PROVIDED MATERIAL ▸
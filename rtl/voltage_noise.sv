// Voltage-noise (VN) array: a switchable bank of noisy shift-register rows.
//
// A PRNG_WIDTH-bit LFSR steps on every clock; its low ROWS bits are the row
// enables, bit i enabling row i for that clock. Each row is NUM_SRL chained
// shift registers of SRL_DEPTH bits (vn_srl_row or vn_srl_lfsr_row, chosen by
// ROW_TYPE). The number of rows enabled at a time, and so the extra supply
// current, therefore varies at random from clock to clock: ROWS sets the
// variance of the noise and NUM_SRL its amplitude per row.
//
// Topology, sizes (32-bit PRNG, 32 shift registers of 32 bits per row, 16
// rows in the combined countermeasure) and row types follow the source
// design; which PRNG bits drive which rows is this design's choice. All
// logic runs on `clk`; row_en shows the enables of the current clock.
// row_q brings out each row's last bit so that the rows are observable.
module voltage_noise
  import vn_pkg::*;
#(
  parameter int unsigned          ROWS       = 16,
  parameter int unsigned          NUM_SRL    = 32,
  parameter int unsigned          SRL_DEPTH  = 32,
  parameter vn_row_type_e         ROW_TYPE   = VN_SRL,
  parameter int unsigned          PRNG_WIDTH = 32,
  parameter logic [PRNG_WIDTH-1:0] PRNG_TAPS = PRNG_WIDTH'(LFSR32_TAPS),
  parameter logic [PRNG_WIDTH-1:0] PRNG_SEED = PRNG_WIDTH'(32'h1357_9BDF)
) (
  input  logic            clk,
  input  logic            rst_n,
  output logic [ROWS-1:0] row_en,
  output logic [ROWS-1:0] row_q
);

  logic [PRNG_WIDTH-1:0] prng;

  lfsr #(.WIDTH(PRNG_WIDTH), .TAPS(PRNG_TAPS), .SEED(PRNG_SEED)) u_prng (
    .clk   (clk),
    .rst_n (rst_n),
    .en    (1'b1),
    .state (prng)
  );

  assign row_en = prng[ROWS-1:0];

  for (genvar r = 0; r < ROWS; r++) begin : g_row
    if (ROW_TYPE == VN_SRL) begin : g_srl
      vn_srl_row #(.NUM_SRL(NUM_SRL), .SRL_DEPTH(SRL_DEPTH)) u_row (
        .clk (clk), .rst_n (rst_n), .en (row_en[r]), .q (row_q[r])
      );
    end else begin : g_srl_lfsr
      vn_srl_lfsr_row #(.NUM_SRL(NUM_SRL), .SRL_DEPTH(SRL_DEPTH)) u_row (
        .clk (clk), .rst_n (rst_n), .en (row_en[r]), .q (row_q[r])
      );
    end
  end

  initial begin
    assert (ROWS >= 1 && ROWS <= PRNG_WIDTH)
      else $error("voltage_noise: ROWS must be 1..PRNG_WIDTH (one PRNG bit per row)");
  end

endmodule
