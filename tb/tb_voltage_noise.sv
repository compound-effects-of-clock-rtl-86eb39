// Test of the voltage-noise array at its full size with both row types.
// The row enables must equal the low 16 bits of an independent model of the
// 32-bit PRNG, clock by clock. In the SRL array a row's output toggles exactly
// on the clocks that row was enabled; in either array a disabled row's output
// holds. The number of rows enabled at once must vary.
module tb_voltage_noise;
  import vn_pkg::*;
  localparam int ROWS = 16;

  logic clk = 0, rst_n = 0;
  logic [ROWS-1:0] en_a, q_a, en_b, q_b, q_a_prev, q_b_prev, en_prev;
  logic [31:0] model;
  int checks = 0, failures = 0, min_on = ROWS + 1, max_on = -1;

  voltage_noise #(.ROW_TYPE(VN_SRL))      dut_a (.clk, .rst_n, .row_en (en_a), .row_q (q_a));
  voltage_noise #(.ROW_TYPE(VN_SRL_LFSR)) dut_b (.clk, .rst_n, .row_en (en_b), .row_q (q_b));

  always #5 clk = ~clk;

  initial begin
    #100000;
    failures++;
    $display("FAIL watchdog");
    $display("TB_RESULT checks=%0d failures=%0d", checks, failures);
    $finish;
  end

  task automatic check(input bit ok, input string what);
    checks++;
    if (!ok) begin failures++; $display("FAIL %s", what); end
  endtask

  initial begin
    int on;
    model = 32'h1357_9BDF;
    @(negedge clk);
    @(negedge clk);
    rst_n = 1;
    for (int n = 0; n < 500; n++) begin
      check(en_a === model[ROWS-1:0], $sformatf("row enables %04h expected %04h", en_a, model[ROWS-1:0]));
      check(en_b === model[ROWS-1:0], "row enables of second array");
      on = $countones(en_a);
      if (on < min_on) min_on = on;
      if (on > max_on) max_on = on;
      en_prev  = en_a;
      q_a_prev = q_a;
      q_b_prev = q_b;
      @(negedge clk);
      model = {model[30:0], model[31] ^ model[21] ^ model[1] ^ model[0]};
      check((q_a ^ q_a_prev) === en_prev, "SRL rows toggle exactly when enabled");
      check(((q_b ^ q_b_prev) & ~en_prev) === '0, "disabled SRL-LFSR rows hold");
    end
    check(max_on > min_on, $sformatf("enabled-row count varies (%0d..%0d)", min_on, max_on));
    $display("rows enabled per clock: %0d..%0d of %0d", min_on, max_on, ROWS);
    $display("TB_RESULT checks=%0d failures=%0d", checks, failures);
    $finish;
  end
endmodule
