// Combined clock-phase-noise and voltage-noise protection around an AES-128
// encryption core.
//
// The clock-phase noise generator (CPN) turns NUM_PHASES equal-frequency,
// phase-shifted clocks (from an on-chip clock manager, supplied on clk_ph)
// into one random clock, rand_clk. Both the AES core and the voltage-noise
// array (VN) run on rand_clk: AES rounds happen at random instants, and on
// every one of those edges a random subset of VN rows toggles thousands of
// flip-flops at the same moment, so the AES switching current is both
// displaced in time and buried in data-independent noise. Neither
// countermeasure touches the AES core itself.
//
// Interface: the host must drive start/key/pt and sample ct/done on rand_clk
// (it is an output for that purpose); busy is high during an encryption and
// serves as a capture trigger. Reset is asynchronous; the rand_clk domain is
// released through a reset synchroniser. cpn_sel, vn_row_en and vn_row_q make
// the random selections and the noise rows observable.
//
// Topology and default sizes (2 phases, 16 rows of 32 shift registers of 32
// bits, SRL rows) are those of the source design's main combined
// configuration; the port list and reset scheme are this design's choice.
module cpn_vn_aes_top
  import vn_pkg::*;
#(
  parameter int unsigned  NUM_PHASES   = 2,
  parameter int unsigned  VN_ROWS      = 16,
  parameter int unsigned  VN_NUM_SRL   = 32,
  parameter int unsigned  VN_SRL_DEPTH = 32,
  parameter vn_row_type_e VN_ROW_TYPE  = VN_SRL
) (
  input  logic                  sys_clk,
  input  logic                  rst_n,
  input  logic [NUM_PHASES-1:0] clk_ph,
  output logic                  rand_clk,
  input  logic                  start,
  input  logic [127:0]          key,
  input  logic [127:0]          pt,
  output logic [127:0]          ct,
  output logic                  busy,
  output logic                  done,
  output logic [7:0]            cpn_sel,
  output logic [VN_ROWS-1:0]    vn_row_en,
  output logic [VN_ROWS-1:0]    vn_row_q
);

  logic rrst_n;

  clock_phase_noise #(.NUM_PHASES(NUM_PHASES)) u_cpn (
    .sys_clk  (sys_clk),
    .rst_n    (rst_n),
    .clk_ph   (clk_ph),
    .rand_clk (rand_clk),
    .prng     (cpn_sel)
  );

  rst_sync u_rst_sync (
    .clk       (rand_clk),
    .rst_n_in  (rst_n),
    .rst_n_out (rrst_n)
  );

  aes128 u_aes (
    .clk   (rand_clk),
    .rst_n (rrst_n),
    .start (start),
    .key   (key),
    .pt    (pt),
    .ct    (ct),
    .busy  (busy),
    .done  (done)
  );

  voltage_noise #(
    .ROWS      (VN_ROWS),
    .NUM_SRL   (VN_NUM_SRL),
    .SRL_DEPTH (VN_SRL_DEPTH),
    .ROW_TYPE  (VN_ROW_TYPE)
  ) u_vn (
    .clk    (rand_clk),
    .rst_n  (rrst_n),
    .row_en (vn_row_en),
    .row_q  (vn_row_q)
  );

endmodule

YOUR GOAL ▸ The line above containing "end else begin : g_srl_lfsr", the line containing "repository compound-effects-of-clock-rtl-86eb39", and every line between them are to be transcribed exactly; no other line is wanted.

OUTPUT FOR THIS TASK ▸
    end else begin : g_srl_lfsr
      vn_srl_lfsr_row #(.NUM_SRL(NUM_SRL), .SRL_DEPTH(SRL_DEPTH)) u_row (
        .clk (clk), .rst_n (rst_n), .en (row_en[r]), .q (row_q[r])
      );
    end
  end

  initial begin
    assert (ROWS >= 1 && ROWS <= PRNG_WIDTH)
      else $error("voltage_noise: ROWS must be 1..PRNG_WIDTH (one PRNG bit per row)");
  end

endmodule
filename tb/tb_voltage_noise.sv
repository compound-effects-of-clock-rtl-86eb39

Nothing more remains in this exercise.